◆ Saved entries
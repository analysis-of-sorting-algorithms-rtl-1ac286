// counter: loadable up/down counter.
//
// The sorting controllers keep their loop indices (i, j) and the bubble-sort
// pass counter in instances of this block. One operation takes effect per
// clock edge, in priority order: clear, load, increment, decrement. With no
// command the count holds. Asynchronous active-low reset clears it. The count
// wraps modulo 2**W; the controllers never let it wrap.
module counter #(
  parameter int unsigned W = 7
) (
  input  logic         clk,
  input  logic         rst_n,
  input  logic         clr,       // q <= 0
  input  logic         load,      // q <= load_val
  input  logic [W-1:0] load_val,
  input  logic         inc,       // q <= q + 1
  input  logic         dec,       // q <= q - 1
  output logic [W-1:0] q
);

  always_ff @(posedge clk or negedge rst_n) begin
    if (!rst_n)    q <= '0;
    else if (clr)  q <= '0;
    else if (load) q <= load_val;
    else if (inc)  q <= q + W'(1);
    else if (dec)  q <= q - W'(1);
  end

endmodule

◆ Exercise
Having read the entries above, restate them all word for word.

◆ Final answer
repository analysis-of-sorting-algorithms-rtl-1ac286
// counter: loadable up/down counter.
//
// The sorting controllers keep their loop indices (i, j) and the bubble-sort
// pass counter in instances of this block. One operation takes effect per
// clock edge, in priority order: clear, load, increment, decrement. With no
// command the count holds. Asynchronous active-low reset clears it. The count
// wraps modulo 2**W; the controllers never let it wrap.
module counter #(
  parameter int unsigned W = 7
) (
  input  logic         clk,
  input  logic         rst_n,
  input  logic         clr,       // q <= 0
  input  logic         load,      // q <= load_val
  input  logic [W-1:0] load_val,
  input  logic         inc,       // q <= q + 1
  input  logic         dec,       // q <= q - 1
  output logic [W-1:0] q
);

  always_ff @(posedge clk or negedge rst_n) begin
    if (!rst_n)    q <= '0;
    else if (clr)  q <= '0;
    else if (load) q <= load_val;
    else if (inc)  q <= q + W'(1);
    else if (dec)  q <= q - W'(1);
  end

endmodule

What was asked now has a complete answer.